Slashdot Mirror


User: danheskett

danheskett's activity in the archive.

Stories
0
Comments
1,393
First seen
Last seen
Profile
(view on slashdot.org)

Comments · 1,393

  1. Re:Ambiguous praise on Hotmail To Junk Non-Sender-ID Mail · · Score: 2, Insightful

    That's untrue!

    It will stop SPAM that is from a forged sender, which is a non-trivial amount.

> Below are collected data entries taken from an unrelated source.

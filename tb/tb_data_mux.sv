// tb_data_mux: plays blocks of a test memory and checks the byte stream:
// chip ID and status, every word's high byte in a high half and low byte in
// a low half, the EOR trailer, one byte per clock with no gaps, and the
// block length 2*n_words + 4 bytes. Empty blocks and back-to-back blocks too.
// The header, EOR trailer and byte-per-clock rate follow the described
// memory test facility; the trailer value and the 64-word depth used here
// are this design's choices.
module tb_data_mux;
  import svx_pkg::*;
  localparam int DEPTH = 64;
  logic clk = 0, rst = 1, start = 0;
  always #5 clk = ~clk;
  logic [6:0] n_words = 0;
  logic [7:0] chip_id = 0, status = 0;
  logic re, busy, done;
  logic [5:0] raddr;
  logic [15:0] rdata;
  svx_byte_t dout;
  logic [15:0] mem [DEPTH];
  int checks = 0, failures = 0;

  data_mux #(.DEPTH(DEPTH)) dut (.*);
  always @(posedge clk) if (re) rdata <= mem[raddr];

  task automatic check(bit ok, string what);
    checks++;
    if (!ok) begin failures++; $display("FAIL %s", what); end
  endtask

  initial begin
    repeat (20000) @(posedge clk);
    failures++;
    $display("TB_RESULT checks=%0d failures=%0d", checks, failures);
    $finish;
  end

  task automatic play(int n);
    svx_byte_t got [$];
    svx_byte_t e [$];
    int first = -1, last = -1, c = 0;
    n_words = 7'(n); chip_id = 8'($urandom_range(1, 200)); status = 8'($urandom);
    e.push_back('{1'b1, 1'b1, chip_id});
    e.push_back('{1'b1, 1'b0, status});
    for (int i = 0; i < n; i++) begin
      e.push_back('{1'b1, 1'b1, mem[i][15:8]});
      e.push_back('{1'b1, 1'b0, mem[i][7:0]});
    end
    e.push_back('{1'b1, 1'b1, EOR_CODE});
    e.push_back('{1'b1, 1'b0, 8'h00});
    @(negedge clk) start = 1;
    @(negedge clk) start = 0;
    while (!done) begin
      @(negedge clk);
      c++;
      if (dout.valid) begin
        got.push_back(dout);
        if (first < 0) first = c;
        last = c;
      end
    end
    check(got.size() == e.size(), $sformatf("%0d bytes, expected %0d", got.size(), e.size()));
    check(last - first + 1 == got.size(), "one byte per clock");
    // start is sampled at edge 1, the chip ID leaves at edge 2
    check(first == 1, $sformatf("first byte %0d clocks after the start strobe ended", first));
    foreach (e[i]) if (i < got.size()) check(got[i] == e[i], $sformatf("byte %0d: %p expected %p", i, got[i], e[i]));
  endtask

  initial begin
    foreach (mem[i]) begin
      mem[i] = 16'($urandom);
      if (mem[i][15:8] == EOR_CODE) mem[i][15:8] = 8'h00;
    end
    @(negedge clk);
    @(negedge clk) rst = 0;
    play(5);
    play(0);
    play(1);
    play(DEPTH);
    $display("TB_RESULT checks=%0d failures=%0d", checks, failures);
    $finish;
  end
endmodule
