# Systolic-tree accelerator for frequent item set mining

Frequent item set mining finds the sets of items that appear together in at
least ξ transactions of a database. The FP-growth algorithm solves this in
software by compressing the database into a prefix tree (the FP-tree). It
then walks that tree recursively, with pointers and dynamic allocation. None
of that maps well onto hardware.

This design builds the same prefix tree in hardware, as a fixed array of
processing elements (PEs) arranged as a tree: a *systolic tree*. Each PE
holds one item and a count. Transactions stream in at one item per clock,
and every PE applies the same small rule to the item in front of it. As a
result the transactions settle into the same layout the FP-tree would have.
The tree is then queried: a candidate item set is streamed in the same way,
the PEs that end a matching path mark themselves, and their counts flow back
to the root, where they are added into the candidate's support.

A small tree only holds a database with few distinct items: with K children
per PE and W levels, up to N = min(K, W) items. A host processor therefore
splits ("projects") a large database into sub-databases of at most N items
and sends them one at a time. The host-side projection (FP-growth with
sub-root pointers) is software and is not part of this RTL. This RTL is the
FPGA side:

* load one projected database;
* enumerate and count its candidate item sets;
* report the frequent ones.

The default size is K = W = 4, which gives 340 general PEs and handles
projected databases of 4 items.

## Tree shape

```
            control PE
                |
               PE1 ------------------> PE2                 level 1
                |                       |
               PE3 ------> PE4         PE5 ------> PE6      level 2
                |           |           |           |
               PE7 -> PE8  PE9 -> PE10 PE11 -> PE12 PE13 -> PE14   level 3
```

(The drawing shows K = 2, W = 3; the default is K = W = 4.)

A PE is not wired to all of its children. It has two output "doors":

* the **bottom door** goes to its leftmost child;
* the **right door** goes to its next sibling.

Every PE therefore has exactly one input: from its parent if it is a leftmost
child, otherwise from its left sibling. To reach the rightmost child, a
message passes through all the children to its left. On the way back up, in
COUNT mode, counts travel the same links in reverse. A PE adds the count from
its right sibling (N_Right) to the count from its leftmost child (N_Bottom)
and sends the sum to whichever PE feeds its input.

A tree of W levels with K children per PE has K + K² + … + K^W general PEs,
plus the control PE. The farthest PE, the rightmost one on the bottom level,
is K·W hops from the control PE. `systolic_tree` generates the PEs level by
level, left to right, with index 0 = PE1. The geometry helpers are in
`fpm_pkg`.

## Messages and timing

Each downward link carries one message per clock. The message is an item or
one of four control signals (`fpm_pkg::msg_kind_e`):

| message     | meaning                                                    |
|-------------|------------------------------------------------------------|
| `MSG_CLEAR` | empty every PE (before a new projected database)           |
| `MSG_TXN`   | WRITE mode; a new transaction starts                       |
| `MSG_SCAN`  | SCAN mode; a new candidate item set starts                 |
| `MSG_COUNT` | COUNT mode; report the support of the candidate just scanned |
| `MSG_ITEM`  | one item (an 8-bit item number)                            |

Every hop costs one clock, and every output is registered. Control signals
are broadcast through both doors of every PE. Items only go where a PE's rule
sends them, and the rule never sends an item through a door that the control
signal did not use. So no item can overtake a control signal, and a control
signal reaches each PE after every earlier item and before every later one.
The tree needs no global mode wire and no stall logic. The host can send one
message per clock, back to back.

Items of a transaction, and of a candidate, must arrive in increasing item
order. The projected database's items are numbered 0 … n-1 in that order.

## The PE rules

Each PE (`general_pe`) keeps:

* a full bit, the item and a 20-bit count;
* WRITE flags `match` and `InPath`;
* SCAN flags `door` (bottom door open) and `IsLeaf`;
* a COUNT flag `Sent`.

### WRITE mode: building the tree

`MSG_TXN` clears `match` and sets `InPath`. For each item:

1. An empty PE stores the item with count 1 and sets `match`. The item goes
   no further.
2. If the PE already holds the item and `InPath` is set, it increments its
   count and sets `match`. The item goes no further.
3. Else, if `match` is clear, the PE is not on this transaction's path. It
   clears `InPath` and passes the item to its sibling.
4. Else the PE is on the path, and the item goes to its leftmost child.

The first item of a transaction moves right along level 1 until it finds its
own item or an empty PE. Each later item then follows the same path down one
more level. Transactions that share a prefix share PEs, exactly as in an
FP-tree.

Loading the example database below gives the tree shown in the table. The
database uses A, B, C, D = items 0 … 3 and has these transactions, in this
order: BCD, BC, ACD, ACD, ABC, ABC, ABD.

| PE    | 1   | 2   | 3   | 4 | 5   | 6   | 7   | 8 | 9 | 10 | 11  | 12 | 13  | 14  |
|-------|-----|-----|-----|---|-----|-----|-----|---|---|----|-----|----|-----|-----|
| holds | B:2 | A:5 | C:2 | – | C:2 | B:3 | D:1 | – | – | –  | D:2 | –  | C:2 | D:1 |

`tb_systolic_tree` checks every entry of this table.

### SCAN mode: finding the paths that contain a candidate

`MSG_SCAN` opens the bottom door and clears `IsLeaf`. For each item t
compared with the stored item c:

1. An empty PE stops t.
2. If t = c and the door is open, the PE sets `IsLeaf`.
3. If t < c, the PE clears `IsLeaf` and closes the door. Every item below
   this PE is larger than c, so t cannot be found there.
4. If t > c, the PE clears `IsLeaf` and passes t to the child if the door is
   open.

In every case except 1, t also goes to the sibling: the right door is always
open. This design adds one case that the four rules leave open. If t = c but
the door is already closed, t goes to the sibling only and `IsLeaf` stays
clear, because a PE with a closed door cannot lie on a matching path.

After the last item, `IsLeaf` is set exactly in the PEs that end a path
containing the whole candidate. The count stored in such a PE is the number
of transactions on that path that contain the candidate. For {B, D} on the
example tree these PEs are PE7 and PE14. PE5 closed its door when B
arrived, so PE11 never sees D.

### COUNT mode: collecting the support

`MSG_COUNT` clears `Sent`. From the next clock on, each PE sends
N_Right + N_Bottom upward every clock. On the first such clock it also adds
its own count if `IsLeaf` is set, and then sets `Sent`. The sums travel
toward the root one hop per clock, so each reporting PE's count reaches the
control PE exactly once.

## The control PE and the support latency

`control_pe` registers each host message before it goes to PE1, so the
control PE costs one clock. After a `MSG_COUNT` it adds its input for
2·K·W+1 clocks. That is the round trip to the farthest PE, K·W hops each way,
plus the clock on which the PE adds its own count. The control PE then
pulses `support_valid` with the sum, **2·K·W+2 clocks after the `MSG_COUNT`
was presented**: 34 clocks at K = W = 4. `busy` is high during the window.
A new `MSG_COUNT` inside the window restarts the sum, so one candidate is
counted at a time. The control PE also keeps the sticky `overflow` flag.

## Mining in hardware: `candidate_gen`

After a projected database is loaded, the host pulses `mine_start` and
supplies the number of items n and the threshold ξ. The generator then steps
a bit mask through 1 … 2ⁿ−1. For each mask it sends:

* `MSG_SCAN`;
* one clock per item position: the item if its bit is set, an idle link
  otherwise;
* `MSG_COUNT`.

It then waits for the support. A candidate whose support is ≥ ξ appears for
one clock on `pat_valid` / `pat_mask` / `pat_support`, where bit i of the
mask is item i. `mine_done` follows the last candidate.

There is no pruning and no overlap between candidates. Mining n items takes

    (2ⁿ − 1) · (N + 2·K·W + 5) + 1 clocks

That is 616 clocks for n = 4 at the default size. `tb_fpm_top` checks this
figure.

The host can also do the comparison itself, in software. It sends
`MSG_SCAN`, the items and `MSG_COUNT` through the host port and reads
`support` when `support_valid` pulses.

## Top level: `fpm_top`

| port | dir | meaning |
|------|-----|---------|
| `host_kind`, `host_item` | in | one message per clock from the host |
| `host_ready` | out | low while `candidate_gen` drives the tree; host messages are then ignored |
| `support`, `support_valid`, `count_busy` | out | result of a scan, and the collection window |
| `overflow` | out | sticky: a transaction did not fit; cleared by `MSG_CLEAR` |
| `mine_start`, `n_items`, `threshold` | in | start hardware mining of the loaded database |
| `mine_done`, `pat_valid`, `pat_mask`, `pat_support` | out | frequent patterns found |

To load a database, send `MSG_CLEAR`, then for each transaction `MSG_TXN`
followed by its items in increasing order. Wait 2·K·W clocks before scanning,
so the last items settle.

A database with at most N items, each transaction sorted, always fits. An
item that would be pushed through a door with no PE behind it is lost, and
`overflow` is set. That happens with a transaction longer than W, or with
more than K different items under one PE.

Reset (`rst`) is synchronous and active high. An assertion in `control_pe`
stops simulation if the items between two control signals are not in
strictly increasing order.

## Parameters and size

| parameter | default | meaning |
|-----------|---------|---------|
| `K` | 4 | children per PE (tree degree) |
| `W` | 4 | levels (tree depth) |
| `ITEM_W` | 8 | item number width |
| `CNT_W` | 20 | support counter width; holds 1 048 575 transactions |

At the defaults, a generic coarse synthesis of `fpm_top` gives about 31.9 k
word-level cells and 20.9 k flip-flop bits. Most of that is in the 340 PEs:
about 60 flip-flop bits and 90 cells each. A tree of K = W = 4 is the size
the approach was run at on an FPGA. A 5×5 tree, with 3 905 general PEs, did
not fit the large FPGA it was tried on.

The counter width is chosen so that the support of any pattern in the
largest common benchmark databases still fits. The largest is kosarak, with
990 002 transactions.

## Choices made in this design

The PE rules, the tree shape and the hop-by-hop control broadcast are the
method's own. The following are choices of this implementation:

* the message encoding, `MSG_CLEAR` and the host port with `host_ready`;
* the `overflow` flag;
* the SCAN case "equal item behind a closed door" described above;
* items that arrive in COUNT mode are dropped;
* the length of the control PE's collection window;
* the exhaustive, one-at-a-time candidate order in `candidate_gen`, where the
  original system matched candidates in a pipelined way without saying how;
* frequent patterns stream out as they are found; the original collected them
  all before returning them to the host, which here is left to the host side;
* the item and counter widths, and synchronous reset.

There is one inconsistency in how the method is described. In one place the
host compares each support with the threshold; in another, candidates are
generated and judged in hardware. Both are possible here: `candidate_gen`
judges in hardware, and host-driven scans return raw supports.

## Files

| file | contents |
|------|----------|
| `rtl/fpm_pkg.sv` | message and mode enums, PE rule enum, tree geometry functions |
| `rtl/general_pe.sv` | one general PE (WRITE / SCAN / COUNT rules) |
| `rtl/control_pe.sv` | root PE: input register, support collection, overflow flag |
| `rtl/systolic_tree.sv` | control PE plus the generated K-ary, W-level PE array |
| `rtl/candidate_gen.sv` | hardware candidate enumeration and threshold check |
| `rtl/fpm_top.sv` | top level: tree, candidate generator, host port |
| `tb/tb_general_pe.sv` | one PE, directed tests of every rule |
| `tb/tb_control_pe.sv` | forwarding, collection window, latency, overflow flag |
| `tb/tb_candidate_gen.sv` | generator against a stand-in tree with random data |
| `tb/tb_systolic_tree.sv` | K = 2, W = 3: the example tree, the {B, D} scan timing, all 15 supports, overflow |
| `tb/tb_fpm_top.sv` | whole design at default size: the example and 24 random databases, mining latency, host scans, overflow, and a count of every PE rule firing |
| `tb/tb_tree_sizes.sv` | whole design at the 12 sizes K = 1..4, W = 2..4, side by side: mining results and mining time |
| `tb/tb_workloads.sv` | default size: 4-item projected databases with as many transactions as each of six benchmark databases (3 196 to 990 002), mined and checked |

Each testbench prints `TB_RESULT checks=<n> failures=<m>` and stops itself
with a watchdog.

## Simulating

With Verilator 5, from the directory that holds `rtl/` and `tb/`:

```
verilator --binary --timing --assert -Irtl \
    rtl/fpm_pkg.sv rtl/general_pe.sv rtl/control_pe.sv rtl/systolic_tree.sv \
    rtl/candidate_gen.sv rtl/fpm_top.sv tb/tb_fpm_top.sv --top-module tb_fpm_top
./obj_dir/Vtb_fpm_top
```

Swap in another testbench and its module list for the other tests. To lint:
`verilator --lint-only -Wall -Irtl rtl/fpm_pkg.sv <files> --top-module fpm_top`.
`tb_fpm_top` builds in about 30 s and runs in well under a second.
`tb_workloads` runs about 5 million clocks, roughly 80 s.

To change the tree size, override `K` and `W` on `fpm_top` or
`systolic_tree`. `candidate_gen` follows N = min(K, W).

    Meaning, I can't send you a message purporting to be from billgates@microsoft.com, which is how things are right now.

    Look over your SPAM headers, and you'll see, most of the return-addresses do not match the machine that relayed the message.

  2. Re:And you're surprised by this... on Microsoft Cuts Anti-Virus Support For Unix / Linux · · Score: 4, Interesting

    Not really...
    For example, When Chrysler and Dailmer merged, did they drop redudant lines, and stop production of cars that compete with our products of the new merged company? You bet.

    Second, MS did not purchase this other maker to "stop them from making producting for a competing operating system". Clearly, MS purchased them for their head-start on MS's own platform. It actually does make a difference.

    Third and finally, one thing to note is that when the DOJ's consent decree with MS expires it will no longer be assumed that MS is a monopoly to the DOJ, meaning anything that requires that for a basis will have to be litigated from scratch, with MS being proven a monpoly in desktop OS's. With the state of the market it will prove prodigiously hard to prove that: between Linux and Mac Windows pretty clearly does not have a monopoly.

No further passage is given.